- _Material for this exercise_:
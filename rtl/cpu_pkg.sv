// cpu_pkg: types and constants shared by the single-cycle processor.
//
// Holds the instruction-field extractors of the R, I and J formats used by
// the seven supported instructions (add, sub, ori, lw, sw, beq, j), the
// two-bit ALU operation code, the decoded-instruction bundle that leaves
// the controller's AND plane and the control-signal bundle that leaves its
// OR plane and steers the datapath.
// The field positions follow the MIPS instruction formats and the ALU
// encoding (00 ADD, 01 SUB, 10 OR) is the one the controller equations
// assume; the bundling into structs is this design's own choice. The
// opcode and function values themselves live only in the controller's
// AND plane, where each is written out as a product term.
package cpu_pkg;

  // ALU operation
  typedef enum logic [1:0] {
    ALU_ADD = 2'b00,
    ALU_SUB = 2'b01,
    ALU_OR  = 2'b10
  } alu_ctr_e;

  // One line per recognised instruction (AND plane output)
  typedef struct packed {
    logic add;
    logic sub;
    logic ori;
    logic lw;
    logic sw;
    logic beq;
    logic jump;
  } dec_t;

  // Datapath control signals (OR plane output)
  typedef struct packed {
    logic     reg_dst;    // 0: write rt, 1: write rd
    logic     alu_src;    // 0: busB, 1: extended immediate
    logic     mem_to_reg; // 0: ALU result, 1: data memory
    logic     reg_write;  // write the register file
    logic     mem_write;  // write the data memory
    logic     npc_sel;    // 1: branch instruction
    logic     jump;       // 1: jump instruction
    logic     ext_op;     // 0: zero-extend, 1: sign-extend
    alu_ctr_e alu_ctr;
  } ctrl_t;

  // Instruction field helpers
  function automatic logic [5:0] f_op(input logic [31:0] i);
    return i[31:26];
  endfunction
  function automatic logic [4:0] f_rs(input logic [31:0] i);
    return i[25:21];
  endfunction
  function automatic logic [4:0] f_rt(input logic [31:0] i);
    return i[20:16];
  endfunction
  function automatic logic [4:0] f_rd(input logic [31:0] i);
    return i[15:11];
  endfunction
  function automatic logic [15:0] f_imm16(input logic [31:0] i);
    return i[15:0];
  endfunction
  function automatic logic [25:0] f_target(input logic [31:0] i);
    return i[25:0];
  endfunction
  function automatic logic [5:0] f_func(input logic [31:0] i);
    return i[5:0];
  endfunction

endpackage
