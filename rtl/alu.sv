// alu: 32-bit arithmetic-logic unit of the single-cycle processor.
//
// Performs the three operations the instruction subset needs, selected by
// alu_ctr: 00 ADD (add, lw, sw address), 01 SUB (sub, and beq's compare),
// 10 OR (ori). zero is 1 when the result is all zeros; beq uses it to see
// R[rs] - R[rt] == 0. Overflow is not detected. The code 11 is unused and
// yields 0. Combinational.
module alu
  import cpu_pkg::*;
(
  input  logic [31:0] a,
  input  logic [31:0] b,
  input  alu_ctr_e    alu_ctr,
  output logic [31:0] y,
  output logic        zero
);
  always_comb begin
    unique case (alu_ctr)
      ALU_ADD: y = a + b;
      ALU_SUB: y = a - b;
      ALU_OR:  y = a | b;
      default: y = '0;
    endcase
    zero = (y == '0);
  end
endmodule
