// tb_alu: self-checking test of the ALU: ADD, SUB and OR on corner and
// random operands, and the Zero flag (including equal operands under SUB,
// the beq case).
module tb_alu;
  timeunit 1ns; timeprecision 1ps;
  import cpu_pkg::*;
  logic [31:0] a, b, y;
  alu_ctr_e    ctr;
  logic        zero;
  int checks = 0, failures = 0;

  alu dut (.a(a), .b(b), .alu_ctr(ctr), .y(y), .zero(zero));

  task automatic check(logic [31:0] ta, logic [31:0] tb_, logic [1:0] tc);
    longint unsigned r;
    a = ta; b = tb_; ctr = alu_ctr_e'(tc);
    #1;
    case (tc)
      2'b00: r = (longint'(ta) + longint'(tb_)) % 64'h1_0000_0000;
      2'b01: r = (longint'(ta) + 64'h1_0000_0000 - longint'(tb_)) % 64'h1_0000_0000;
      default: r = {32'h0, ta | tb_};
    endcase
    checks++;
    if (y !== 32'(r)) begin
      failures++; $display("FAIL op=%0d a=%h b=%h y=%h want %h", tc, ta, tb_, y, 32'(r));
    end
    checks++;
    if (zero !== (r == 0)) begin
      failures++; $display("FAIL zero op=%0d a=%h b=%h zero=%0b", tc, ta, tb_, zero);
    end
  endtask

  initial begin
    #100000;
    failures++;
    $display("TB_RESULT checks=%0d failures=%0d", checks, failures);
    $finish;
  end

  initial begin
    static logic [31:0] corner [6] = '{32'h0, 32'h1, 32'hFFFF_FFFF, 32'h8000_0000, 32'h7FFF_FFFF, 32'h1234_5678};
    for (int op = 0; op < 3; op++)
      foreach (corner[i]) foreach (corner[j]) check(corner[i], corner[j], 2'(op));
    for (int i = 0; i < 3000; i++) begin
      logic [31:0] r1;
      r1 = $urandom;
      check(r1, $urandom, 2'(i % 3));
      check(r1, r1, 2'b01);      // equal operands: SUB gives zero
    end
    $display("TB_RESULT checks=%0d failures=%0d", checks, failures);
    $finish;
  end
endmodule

- _Exercise_:
Repeat the data word for word.

- _Exercise answer_:
filename rtl/cpu_pkg.sv
// cpu_pkg: types and constants shared by the single-cycle processor.
//
// Holds the instruction-field extractors of the R, I and J formats used by
// the seven supported instructions (add, sub, ori, lw, sw, beq, j), the
// two-bit ALU operation code, the decoded-instruction bundle that leaves
// the controller's AND plane and the control-signal bundle that leaves its
// OR plane and steers the datapath.
// The field positions follow the MIPS instruction formats and the ALU
// encoding (00 ADD, 01 SUB, 10 OR) is the one the controller equations
// assume; the bundling into structs is this design's own choice. The
// opcode and function values themselves live only in the controller's
// AND plane, where each is written out as a product term.
package cpu_pkg;

  // ALU operation
  typedef enum logic [1:0] {
    ALU_ADD = 2'b00,
    ALU_SUB = 2'b01,
    ALU_OR  = 2'b10
  } alu_ctr_e;

  // One line per recognised instruction (AND plane output)
  typedef struct packed {
    logic add;
    logic sub;
    logic ori;
    logic lw;
    logic sw;
    logic beq;
    logic jump;
  } dec_t;

  // Datapath control signals (OR plane output)
  typedef struct packed {
    logic     reg_dst;    // 0: write rt, 1: write rd
    logic     alu_src;    // 0: busB, 1: extended immediate
    logic     mem_to_reg; // 0: ALU result, 1: data memory
    logic     reg_write;  // write the register file
    logic     mem_write;  // write the data memory
    logic     npc_sel;    // 1: branch instruction
    logic     jump;       // 1: jump instruction
    logic     ext_op;     // 0: zero-extend, 1: sign-extend
    alu_ctr_e alu_ctr;
  } ctrl_t;

  // Instruction field helpers
  function automatic logic [5:0] f_op(input logic [31:0] i);
    return i[31:26];
  endfunction
  function automatic logic [4:0] f_rs(input logic [31:0] i);
    return i[25:21];
  endfunction
  function automatic logic [4:0] f_rt(input logic [31:0] i);
    return i[20:16];
  endfunction
  function automatic logic [4:0] f_rd(input logic [31:0] i);
    return i[15:11];
  endfunction
  function automatic logic [15:0] f_imm16(input logic [31:0] i);
    return i[15:0];
  endfunction
  function automatic logic [25:0] f_target(input logic [31:0] i);
    return i[25:0];
  endfunction
  function automatic logic [5:0] f_func(input logic [31:0] i);
    return i[5:0];
  endfunction

endpackage
filename rtl/alu.sv
// alu: 32-bit arithmetic-logic unit of the single-cycle processor.
//
// Performs the three operations the instruction subset needs, selected by
// alu_ctr: 00 ADD (add, lw, sw address), 01 SUB (sub, and beq's compare),
// 10 OR (ori). zero is 1 when the result is all zeros; beq uses it to see
// R[rs] - R[rt] == 0. Overflow is not detected. The code 11 is unused and
// yields 0. Combinational.
module alu
  import cpu_pkg::*;
(
  input  logic [31:0] a,
  input  logic [31:0] b,
  input  alu_ctr_e    alu_ctr,
  output logic [31:0] y,
  output logic        zero
);
  always_comb begin
    unique case (alu_ctr)
      ALU_ADD: y = a + b;
      ALU_SUB: y = a - b;
      ALU_OR:  y = a | b;
      default: y = '0;
    endcase
    zero = (y == '0);
  end
endmodule
// tb_alu: self-checking test of the ALU: ADD, SUB and OR on corner and
// random operands, and the Zero flag (including equal operands under SUB,
// the beq case).
module tb_alu;
  timeunit 1ns; timeprecision 1ps;
  import cpu_pkg::*;
  logic [31:0] a, b, y;
  alu_ctr_e    ctr;
  logic        zero;
  int checks = 0, failures = 0;

  alu dut (.a(a), .b(b), .alu_ctr(ctr), .y(y), .zero(zero));

  task automatic check(logic [31:0] ta, logic [31:0] tb_, logic [1:0] tc);
    longint unsigned r;
    a = ta; b = tb_; ctr = alu_ctr_e'(tc);
    #1;
    case (tc)
      2'b00: r = (longint'(ta) + longint'(tb_)) % 64'h1_0000_0000;
      2'b01: r = (longint'(ta) + 64'h1_0000_0000 - longint'(tb_)) % 64'h1_0000_0000;
      default: r = {32'h0, ta | tb_};
    endcase
    checks++;
    if (y !== 32'(r)) begin
      failures++; $display("FAIL op=%0d a=%h b=%h y=%h want %h", tc, ta, tb_, y, 32'(r));
    end
    checks++;
    if (zero !== (r == 0)) begin
      failures++; $display("FAIL zero op=%0d a=%h b=%h zero=%0b", tc, ta, tb_, zero);
    end
  endtask

  initial begin
    #100000;
    failures++;
    $display("TB_RESULT checks=%0d failures=%0d", checks, failures);
    $finish;
  end

  initial begin
    static logic [31:0] corner [6] = '{32'h0, 32'h1, 32'hFFFF_FFFF, 32'h8000_0000, 32'h7FFF_FFFF, 32'h1234_5678};
    for (int op = 0; op < 3; op++)
      foreach (corner[i]) foreach (corner[j]) check(corner[i], corner[j], 2'(op));
    for (int i = 0; i < 3000; i++) begin
      logic [31:0] r1;
      r1 = $urandom;
      check(r1, $urandom, 2'(i % 3));
      check(r1, r1, 2'b01);      // equal operands: SUB gives zero
    end
    $display("TB_RESULT checks=%0d failures=%0d", checks, failures);
    $finish;
  end
endmodule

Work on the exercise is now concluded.